Question: Regression models on genetic data
0
melania 2282100 wrote:

Hello,

I am using unconditional logistic regression to modelise genetic effect and genetic*environment exposure effect on my outcome.

My results a bit strange :

When modeling only main variants effect, I have no SNP associated

When modeling with interaction term exposure:SNP with additive term , I have a strong significant signal only for additive term ( towo SNP with p<<10e-8) and nothing for interaction.

I am using 0,1 and 2 codes for SNP (effect allele) and a continuous exposure variable.

I am working on case control study ( 2300 subjects) and testing 7000 SNPs

Can this be a reliable result ? How could this be explained ?

Thank you very much !

snp R • 327 views
modified 17 months ago by Lemire600 • written 17 months ago by melania 2282100
2

What, precisely, is your model formula? - `outcome ~ exposure:SNP + SNP`

Working with regression models can be difficult (and 'risky') - basically, it is possible to find a statistically significant p-value by messing around with the model formula; however, the models may be meaningless. Without also looking at the standard errors, the beta coefficients, and odds ratios, one cannot really make any interpretation based solely on the p-value. Also, should you be adjusting for population stratification?

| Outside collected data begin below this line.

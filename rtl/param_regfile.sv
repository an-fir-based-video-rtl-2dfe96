// param_regfile: run-time parameter register file behind the I2C port.
//
// Parameters live in shift registers, one per functional group, so that no
// per-register address decoding is needed: StaticParam (system
// configuration), PanningParam, ZoomingParam, PIPParam, and CoefParam (one
// filter-coefficient write). The first byte of an I2C write selects a group
// (the switch matrix setting); every further byte is shifted into that
// group's low end, the group moving up by one byte, so writing a group's
// whole length, most significant byte first, replaces it. A read returns the
// selected group's bytes from the top, each byte re-entering at the low end,
// so reading the whole group leaves it unchanged. At the STOP that ends a
// write into CoefParam, `coef_we` pulses once to store that coefficient.
// The shift registers are not the parameters the core sees: every group has
// a shadow copy, loaded from its shift register at each STOP, so the core
// never sees a half-shifted group and a whole transfer takes effect at once.
//
// The shift-register file, its split into StaticParam, PanningParam,
// ZoomingParam and PIPParam and the switch matrix follow the document. The
// field layout (vfc_pkg), the group select byte, the CoefParam group and the
// reset values are this design's choices. Reset values describe a
// 1920x1080 progressive 1:1 conversion with a 2200 x 1125 output raster.
//
// Timing: a received byte enters its shift register in the cycle after
// wr_valid; the group outputs change in the cycle after stop_evt.
module param_regfile
  import vfc_pkg::*;
(
  input  logic          clk,
  input  logic          rst_n,
  input  logic          wr_valid,
  input  logic [7:0]    wr_byte,
  input  logic          wr_first,
  input  logic          rd_next,
  output logic [7:0]    rd_byte,
  input  logic          stop_evt,
  output static_param_t p_static,
  output pan_param_t    p_pan,
  output zoom_param_t   p_zoom,
  output pip_param_t    p_pip,
  output coef_param_t   p_coef,
  output logic          coef_we
);
  localparam static_param_t STATIC0 = '{
    in_line_len: 12'd1920, in_pic_h: 12'd1080, h_total: 13'd2200, h_active: 12'd1920,
    v_total: 13'd1125, v_active: 12'd1080, film_mode: MODE_PROG, cadence_phase: 3'd0,
    slave_mode: MODE_PROG, dn_en: 1'b0, dn_thr: 11'd16, pad: '0};
  localparam pan_param_t  PAN0  = '{h_crop_start: '0, v_crop_start: '0};
  localparam zoom_param_t ZOOM0 = '{h_crop_len: 12'd1920, v_crop_len: 12'd1080,
    h_out_len: 12'd1920, v_out_len: 12'd1080, h_step: 20'h10000, v_step: 20'h10000};
  localparam pip_param_t  PIP0  = '{pip_en: 1'b0, win_x: '0, win_y: '0, pad: '0};

  static_param_t sh_static;
  pan_param_t    sh_pan;
  zoom_param_t   sh_zoom;
  pip_param_t    sh_pip;
  coef_param_t   sh_coef;
  group_e sel;
  logic   coef_written;

  // one byte-wide shift step of a group: in at the bottom, out at the top
  `define VFC_SHIFT(reg_, in_) reg_ <= {reg_[$bits(reg_)-9:0], in_}

  always_comb begin
    unique case (sel)
      G_STATIC: rd_byte = sh_static[$bits(sh_static)-1 -: 8];
      G_PAN:    rd_byte = sh_pan[$bits(sh_pan)-1 -: 8];
      G_ZOOM:   rd_byte = sh_zoom[$bits(sh_zoom)-1 -: 8];
      G_PIP:    rd_byte = sh_pip[$bits(sh_pip)-1 -: 8];
      G_COEF:   rd_byte = sh_coef[$bits(sh_coef)-1 -: 8];
      default:  rd_byte = 8'h00;
    endcase
  end

  always_ff @(posedge clk or negedge rst_n) begin
    if (!rst_n) begin
      sel <= G_STATIC; coef_written <= 1'b0; coef_we <= 1'b0;
      p_static <= STATIC0; p_pan <= PAN0; p_zoom <= ZOOM0; p_pip <= PIP0; p_coef <= '0;
      sh_static <= STATIC0; sh_pan <= PAN0; sh_zoom <= ZOOM0; sh_pip <= PIP0; sh_coef <= '0;
    end else begin
      coef_we <= 1'b0;
      if (stop_evt) begin
        coef_we <= coef_written; coef_written <= 1'b0;
        p_static <= sh_static; p_pan <= sh_pan; p_zoom <= sh_zoom; p_pip <= sh_pip;
        p_coef <= sh_coef;
      end
      if (wr_valid && wr_first) begin
        sel <= group_e'(wr_byte[2:0]);
      end else if (wr_valid || rd_next) begin
        unique case (sel)
          G_STATIC: `VFC_SHIFT(sh_static, (wr_valid ? wr_byte : rd_byte));
          G_PAN:    `VFC_SHIFT(sh_pan,    (wr_valid ? wr_byte : rd_byte));
          G_ZOOM:   `VFC_SHIFT(sh_zoom,   (wr_valid ? wr_byte : rd_byte));
          G_PIP:    `VFC_SHIFT(sh_pip,    (wr_valid ? wr_byte : rd_byte));
          G_COEF: begin
            `VFC_SHIFT(sh_coef, (wr_valid ? wr_byte : rd_byte));
            if (wr_valid) coef_written <= 1'b1;
          end
          default: ;
        endcase
      end
    end
  end
  `undef VFC_SHIFT
endmodule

Thank you Kevin, I am adjusting on PCA and this a result of metaanlysis of two different studies. my model is outcome ~ exposure:SNP + SNP+ exposure+ other cofactors than I did the metaanlysis from wich I get the significant result

Ah, a model formula like this:

``````outcome ~ exposure:SNP + SNP+ exposure
``````

...is the same as:

``````outcome ~ exposure * SNP
``````

, i.e., it is a multiplicative model, also sometimes called the 'log-additive model'. Perhaps this may assist in the interpretation? As an example, I conducted a similar study in 2016 (but it was conditional regression with `Family ID` as the matched strata) and I also used a multiplicative model. How are the standard errors?

Lemire has provided an answer, below.

2
Lemire600 wrote:

In your regression equation, you have the following terms:

beta_s * SNP + beta_i * SNP * exposure (ignoring the other ones you may have)

The estimate for beta_s (from which you derived your significance) is the slope of the effect of the SNP on your outcome when the exposure variable is equal to 0. That's how you need to interpret your result. The only thing you can say from your output is that your SNP has a significant effect when the exposure is 0. If your exposure would be equal to, e.g., 2, then the effect (slope) of the SNP would be beta_s+2*beta_i (which would have a different sd thus a different significance level). Don't overinterpret each coefficient taken separately.